By Tosin Ajakaiye
A popular maxim in construction states: “Get the pre-construction stage right, and the project is half done.”At the centre of this stage sits the contract, the framework that governs risk allocation, payment, performance obligations and dispute resolution. In international construction and infrastructure projects, few contractual frameworks are more influential than the FIDIC Suite of Contracts.
FIDIC, the French acronym for Fédération Internationale des Ingénieurs-Conseils (International Federation of Consulting Engineers), is best known for producing standard form construction contracts widely used across global infrastructure and engineering projects.
Its popularity lies largely in its structured and commercially balanced approach to risk allocation. FIDIC contracts are designed around a central principle: risks should generally be allocated to the party best able to manage them. By clearly defining responsibilities at the outset, the contracts help reduce uncertainty, minimise disputes and improve project bankability – issues that have become increasingly important following supply chain disruptions, inflationary pressures and delays experienced across the global construction sector in recent years.

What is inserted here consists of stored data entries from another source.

// tb_vga_render: places a snake (with stale cells beyond its length) and an
// apple, then probes 20,000 random pixels plus chosen ones and compares the
// registered colour with a reference painter: black outside the active area,
// the border ring, head, body (hidden when body_visible is low), apple,
// background, and segments beyond the length never drawn.
module tb_vga_render;
  import snake_pkg::*;
  logic clk = 1'b0, rst = 1'b1, video_on, body_visible;
  logic [9:0] px, py;
  cell_t [MAX_LEN-1:0] body;
  logic [LEN_W-1:0] len;
  cell_t apple;
  logic [7:0] rgb;
  int checks = 0, failures = 0;
  int n_head = 0, n_body = 0, n_apple = 0, n_border = 0, n_bg = 0;

  localparam logic [7:0] BG = 8'b001_011_11, BORDER = 8'hFF, HEAD = 8'b111_010_11,
                         BODY = 8'b000_111_00, APPLE = 8'b111_000_00;

  always #5 clk = ~clk;

  vga_render dut (.clk, .rst, .pix_ce(1'b1), .video_on, .px, .py, .body, .len,
                  .body_visible, .apple, .rgb);

  task automatic check(input bit ok, input string what);
    checks++;
    if (!ok) begin failures++; if (failures < 20) $display("FAIL: %s", what); end
  endtask

  function automatic logic [7:0] expect_col(int x, int y, logic von);
    int bx = x / 8, by = y / 8;
    if (!von) return 8'h00;
    if (bx == 0 || bx == 79 || by == 0 || by == 59) begin n_border++; return BORDER; end
    if (body_visible && body[0].x == bx && body[0].y == by) begin n_head++; return HEAD; end
    for (int i = 1; i < len; i++)
      if (body_visible && body[i].x == bx && body[i].y == by) begin n_body++; return BODY; end
    if (apple.x == bx && apple.y == by) begin n_apple++; return APPLE; end
    n_bg++;
    return BG;
  endfunction

  task automatic probe(input int x, input int y, input logic von);
    logic [7:0] e;
    px = 10'(x); py = 10'(y); video_on = von;
    e = expect_col(x, y, von);
    @(posedge clk); #1;
    check(rgb == e, $sformatf("pixel %0d,%0d: %h expected %h", x, y, rgb, e));
  endtask

  initial begin
    for (int i = 0; i < MAX_LEN; i++) body[i] = '{x: 7'(10 + i), y: 6'd5};
    len = 6'd20;   // cells 10..29 on row 5, stale cells 30..59 beyond
    apple = '{x: 7'd40, y: 6'd30};
    body_visible = 1'b1;
    video_on = 1'b0; px = '0; py = '0;
    repeat (3) @(posedge clk);
    rst <= 1'b0;
    @(posedge clk);
    probe(10 * 8 + 3, 5 * 8 + 7, 1'b1);   // head
    probe(20 * 8, 5 * 8, 1'b1);           // body
    probe(45 * 8 + 1, 5 * 8 + 1, 1'b1);   // stale cell beyond len
    probe(40 * 8 + 4, 30 * 8 + 4, 1'b1);  // apple
    probe(3, 200, 1'b1);                  // left border
    probe(639, 479, 1'b1);                // bottom-right border
    probe(40 * 8 + 4, 30 * 8 + 4, 1'b0);  // blanking
    for (int k = 0; k < 20_000; k++) begin
      if (k == 10_000) body_visible = 1'b0;
      if (k % 2 == 0)
        probe($urandom_range(0, 639), $urandom_range(0, 479), ($urandom_range(0, 9) != 0));
      else   // bias towards the snake's row and the apple
        probe($urandom_range(60, 260), (k % 4 == 1) ? $urandom_range(40, 47) : $urandom_range(236, 250), 1'b1);
    end
    check(n_head > 0 && n_body > 0 && n_apple > 0 && n_border > 0 && n_bg > 0, "all colours exercised");
    $display("TB_RESULT checks=%0d failures=%0d", checks, failures);
    $finish;
  end

  initial begin
    repeat (100_000) @(posedge clk);
    failures++;
    $display("FAIL: watchdog");
    $display("TB_RESULT checks=%0d failures=%0d", checks, failures);
    $finish;
  end
endmodule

One of FIDIC’s greatest strengths is its adaptability. Contrary to common misconception, the contracts are not rigid templates imposed uniformly across projects. Instead, each contract is divided into two key parts: general conditions — the standardised core clauses governing issues such as payment, delay, claims and risk allocation; and particular conditions — project-specific amendments that accommodate local law, procurement requirements and commercial arrangements.

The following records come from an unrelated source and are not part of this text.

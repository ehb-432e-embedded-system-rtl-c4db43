// vga_sync: 640x480 VGA timing generator.
//
// A horizontal counter runs on the 25 MHz pixel enable and wraps after a full
// line of 800 pixel clocks; a vertical counter advances once per line and
// wraps after 521 lines (one 16.7 ms frame). Each sync output comes from a
// set/reset register: it is set when its counter is zero and reset when the
// counter reaches the sync pulse width (96 pixel clocks = 3.84 us for HS,
// 2 lines = 64 us for VS). A line is therefore laid out as
//   sync pulse (96) | back porch (48) | display (640) | front porch (16)
// and a frame as
//   sync pulse (2)  | back porch (29) | display (480) | front porch (10).
// All those numbers are the project report's; the order of the intervals follows
// its counter/zero-detect/pulse-width-detect structure.
//
// Interface: `pix_ce` is the pixel-rate enable. `hcnt`/`vcnt` are the raw
// counters; `px`/`py` are the active-area pixel coordinates, valid while
// `video_on` is high. `line_end` and `frame_start` are one-pixel strobes.
// The set/reset sync registers update on the pixel after the counter value
// that sets/resets them, so `hs`/`vs` lag the counters by one pixel clock;
// the pixel colour path (vga_render) is registered once too, so both arrive
// at the connector aligned. The sync polarity (active low by default, the
// usual 640x480 convention) is this design's choice: the project report does not
// state it.
module vga_sync #(
  parameter int unsigned H_DISP = 640,
  parameter int unsigned H_FP   = 16,
  parameter int unsigned H_PW   = 96,
  parameter int unsigned H_BP   = 48,
  parameter int unsigned V_DISP = 480,
  parameter int unsigned V_FP   = 10,
  parameter int unsigned V_PW   = 2,
  parameter int unsigned V_BP   = 29,
  parameter bit          SYNC_ACTIVE_LOW = 1'b1
) (
  input  logic       clk,
  input  logic       rst,
  input  logic       pix_ce,
  output logic       hs,
  output logic       vs,
  output logic       video_on,
  output logic [9:0] px,
  output logic [9:0] py,
  output logic [9:0] hcnt,
  output logic [9:0] vcnt,
  output logic       line_end,
  output logic       frame_start
);
  localparam int unsigned H_TOTAL = H_PW + H_BP + H_DISP + H_FP;  // 800
  localparam int unsigned V_TOTAL = V_PW + V_BP + V_DISP + V_FP;  // 521
  localparam int unsigned H_START = H_PW + H_BP;                  // 144
  localparam int unsigned V_START = V_PW + V_BP;                  // 31

  logic h_pulse, v_pulse;   // set/reset sync registers, 1 = inside the pulse

  // Horizontal and vertical counters.
  always_ff @(posedge clk) begin
    if (rst) begin
      hcnt <= '0;
      vcnt <= '0;
    end else if (pix_ce) begin
      if (hcnt == 10'(H_TOTAL - 1)) begin
        hcnt <= '0;
        vcnt <= (vcnt == 10'(V_TOTAL - 1)) ? '0 : vcnt + 1'b1;
      end else begin
        hcnt <= hcnt + 1'b1;
      end
    end
  end

  // Sync registers: zero detect sets, pulse-width detect resets.
  always_ff @(posedge clk) begin
    if (rst) begin
      h_pulse <= 1'b0;
      v_pulse <= 1'b0;
    end else if (pix_ce) begin
      if (hcnt == '0)                h_pulse <= 1'b1;
      else if (hcnt == 10'(H_PW))    h_pulse <= 1'b0;
      if (vcnt == '0)                v_pulse <= 1'b1;
      else if (vcnt == 10'(V_PW))    v_pulse <= 1'b0;
    end
  end

  assign hs = SYNC_ACTIVE_LOW ? ~h_pulse : h_pulse;
  assign vs = SYNC_ACTIVE_LOW ? ~v_pulse : v_pulse;

  assign video_on = (hcnt >= 10'(H_START)) && (hcnt < 10'(H_START + H_DISP)) &&
                    (vcnt >= 10'(V_START)) && (vcnt < 10'(V_START + V_DISP));
  assign px = video_on ? hcnt - 10'(H_START) : '0;
  assign py = video_on ? vcnt - 10'(V_START) : '0;

  assign line_end    = pix_ce && (hcnt == 10'(H_TOTAL - 1));
  assign frame_start = pix_ce && (hcnt == '0) && (vcnt == '0);
endmodule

This structure allows parties to retain internationally recognised standards while adapting the contract to local realities.

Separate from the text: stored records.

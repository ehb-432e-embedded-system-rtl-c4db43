// tb_vga_sync: runs vga_sync at its default 640x480 timing with a pixel
// enable on every clock for two full frames and measures, from the outputs
// only: the HS period (800) and pulse width (96), the VS period (521 lines =
// 416,800 pixel clocks) and pulse width (2 lines = 1,600 pixel clocks), the
// number of active pixels per line (640) and per frame (640*480), the
// px/py ranges and the position of the first active pixel after the HS pulse
// (96 + 48 = 144 pixel clocks after the pulse starts).
module tb_vga_sync;
  logic clk = 1'b0, rst = 1'b1;
  logic hs, vs, video_on, line_end, frame_start;
  logic [9:0] px, py, hcnt, vcnt;
  int checks = 0, failures = 0;

  always #5 clk = ~clk;

  vga_sync dut (.clk, .rst, .pix_ce(1'b1), .hs, .vs, .video_on, .px, .py,
                .hcnt, .vcnt, .line_end, .frame_start);

  task automatic check(input bit ok, input string what);
    checks++;
    if (!ok) begin failures++; if (failures < 20) $display("FAIL: %s", what); end
  endtask

  longint cyc = 0;
  longint hs_fall = -1, vs_fall = -1, hs_rise;
  int     hs_periods = 0, vs_periods = 0, lines_checked = 0;
  int     act_line = 0, act_frame = 0, frames_done = 0;
  logic   hs_d = 1'b1, vs_d = 1'b1, von_d = 1'b0;
  int     max_px = 0, max_py = 0;
  longint first_act_in_line;

  always @(posedge clk) if (!rst) begin
    cyc++;
    // HS (active low): falling edge starts a pulse
    if (hs_d && !hs) begin
      if (hs_fall >= 0) begin
        check(cyc - hs_fall == 800, $sformatf("HS period %0d", cyc - hs_fall));
        hs_periods++;
      end
      hs_fall = cyc;
      first_act_in_line = -1;
    end
    if (!hs_d && hs) check(cyc - hs_fall == 96, $sformatf("HS width %0d", cyc - hs_fall));
    // VS
    if (vs_d && !vs) begin
      if (vs_fall >= 0) begin
        check(cyc - vs_fall == 416_800, $sformatf("VS period %0d", cyc - vs_fall));
        check(act_frame == 640 * 480, $sformatf("active pixels/frame %0d", act_frame));
        vs_periods++;
      end
      vs_fall = cyc;
      act_frame = 0;
    end
    if (!vs_d && vs) check(cyc - vs_fall == 1600, $sformatf("VS width %0d", cyc - vs_fall));
    // Active area (hs/vs lag the counters by one pixel, so the first
    // active pixel shows 143 cycles after the HS fall)
    if (video_on) begin
      act_line++; act_frame++;
      if (px > max_px) max_px = px;
      if (py > max_py) max_py = py;
      if (!von_d && hs_fall >= 0) begin
        check(cyc - hs_fall == 143, $sformatf("first active pixel %0d after HS", cyc - hs_fall));
        check(px == 0, "px starts at 0");
      end
    end
    if (von_d && !video_on) begin
      check(act_line == 640, $sformatf("active pixels/line %0d", act_line));
      lines_checked++;
    end
    if (!video_on) act_line = 0;
    hs_d = hs; vs_d = vs; von_d = video_on;
  end

  initial begin
    repeat (3) @(posedge clk);
    rst <= 1'b0;
    wait (vs_periods == 2);
    check(max_px == 639, $sformatf("max px %0d", max_px));
    check(max_py == 479, $sformatf("max py %0d", max_py));
    check(lines_checked >= 960, $sformatf("lines %0d", lines_checked));
    $display("TB_RESULT checks=%0d failures=%0d", checks, failures);
    $finish;
  end

  initial begin
    repeat (1_500_000) @(posedge clk);
    failures++;
    $display("FAIL: watchdog");
    $display("TB_RESULT checks=%0d failures=%0d", checks, failures);
    $finish;
  end
endmodule
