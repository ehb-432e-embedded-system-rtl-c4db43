// jstk_master: polls the PmodJSTK joystick over SPI.
//
// Every POLL_CYCLES clock cycles (10,000,000 at 50 MHz = the project report's 5 Hz
// exchange rate) it pulls the chip select low, waits GAP_HALF half periods of
// SCLK, and exchanges five bytes through spi_master with a gap of GAP_HALF
// half periods after each byte, then raises chip select again. The first
// byte sent carries the command that sets the joystick's two LEDs
// (8'b1000_00,led[1:0]); the rest are zero. The five bytes received are
//   X[7:0], {6'b0, X[9:8]}, Y[7:0], {6'b0, Y[9:8]}, {5'b0, btn[2:0]}
// giving the two 10-bit axis positions (0..1023) the project report describes and
// the three buttons (bit 0 = stick push, bit 1 = BTN1, bit 2 = BTN2).
//
// The byte layout, the LED command and the gaps come from the joystick
// module's own protocol, not from the project report, which only says that data is
// sent to and received from the module at 5 Hz. The gaps are counted in SCLK
// half-period ticks that run freely, so the first one may be cut short: three
// of them give at least 2 x 7.5 us = 15 us at 66.67 kHz, which covers the
// module's need for 15 us after SS falls and 10 us between bytes.
//
// Outputs hold the last complete sample; `valid` pulses for one cycle when a
// new one is latched. `ss_n` is active low.
module jstk_master #(
  parameter int unsigned POLL_CYCLES = 10_000_000,
  parameter int unsigned GAP_HALF    = 3
) (
  input  logic       clk,
  input  logic       rst,
  input  logic       half_tick,   // SCLK half-period enable
  input  logic [1:0] led,         // joystick module LEDs to set
  output logic       ss_n,
  output logic       sclk,
  output logic       mosi,
  input  logic       miso,
  output logic [9:0] x,
  output logic [9:0] y,
  output logic [2:0] btn,
  output logic       valid
);
  typedef enum logic [2:0] {S_IDLE, S_SETUP, S_START, S_XFER, S_GAP} st_t;

  localparam int unsigned PW = (POLL_CYCLES > 1) ? $clog2(POLL_CYCLES) : 1;

  st_t         st;
  logic [PW-1:0] poll_cnt;
  logic [2:0]  byte_idx;
  logic [3:0]  gap_cnt;
  logic [7:0]  rx_b [5];
  logic        spi_start, spi_busy, spi_done;
  logic [7:0]  spi_tx, spi_rx;

  assign spi_tx = (byte_idx == 3'd0) ? {6'b100000, led} : 8'h00;

  spi_master u_spi (
    .clk, .rst, .half_tick,
    .start   (spi_start),
    .tx_byte (spi_tx),
    .busy    (spi_busy),
    .done    (spi_done),
    .rx_byte (spi_rx),
    .sclk, .mosi, .miso
  );

  always_ff @(posedge clk) begin
    if (rst) begin
      st        <= S_IDLE;
      poll_cnt  <= '0;
      byte_idx  <= '0;
      gap_cnt   <= '0;
      ss_n      <= 1'b1;
      spi_start <= 1'b0;
      valid     <= 1'b0;
      x         <= '0;
      y         <= '0;
      btn       <= '0;
      for (int i = 0; i < 5; i++) rx_b[i] <= '0;
    end else begin
      spi_start <= 1'b0;
      valid     <= 1'b0;
      poll_cnt  <= (poll_cnt == PW'(POLL_CYCLES - 1)) ? '0 : poll_cnt + 1'b1;
      unique case (st)
        S_IDLE: if (poll_cnt == PW'(POLL_CYCLES - 1)) begin
          ss_n     <= 1'b0;
          byte_idx <= '0;
          gap_cnt  <= '0;
          st       <= S_SETUP;
        end
        S_SETUP: if (half_tick) begin
          if (gap_cnt == 4'(GAP_HALF - 1)) begin
            gap_cnt   <= '0;
            spi_start <= 1'b1;
            st        <= S_START;
          end else gap_cnt <= gap_cnt + 1'b1;
        end
        S_START: st <= S_XFER;   // spi_master has seen start
        S_XFER: if (spi_done) begin
          rx_b[byte_idx] <= spi_rx;
          st             <= S_GAP;
        end
        S_GAP: if (half_tick) begin
          if (gap_cnt == 4'(GAP_HALF - 1)) begin
            gap_cnt <= '0;
            if (byte_idx == 3'd4) begin
              ss_n  <= 1'b1;
              x     <= {rx_b[1][1:0], rx_b[0]};
              y     <= {rx_b[3][1:0], rx_b[2]};
              btn   <= rx_b[4][2:0];
              valid <= 1'b1;
              st    <= S_IDLE;
            end else begin
              byte_idx  <= byte_idx + 1'b1;
              spi_start <= 1'b1;
              st        <= S_START;
            end
          end else gap_cnt <= gap_cnt + 1'b1;
        end
        default: st <= S_IDLE;
      endcase
    end
  end

  initial assert (GAP_HALF >= 1 && GAP_HALF <= 16) else $error("jstk_master: GAP_HALF out of range");
endmodule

Another defining feature is the suite’s consistent drafting language and standardised definitions. Terms used across the various FIDIC books generally maintain the same meaning throughout the suite, providing continuity for contractors, lenders, employers and consultants operating across multiple jurisdictions.
Importantly, under many FIDIC forms such as the Red and Yellow Books, contract administration is undertaken by the Engineer, who is appointed by the Employer. This sometimes creates confusion in practice, with some mistakenly assuming the Engineer acts for the Contractor. In reality, the Engineer performs an independent contract administration role under the contract framework.
Over time, the FIDIC contracts became informally known by the colour of their covers.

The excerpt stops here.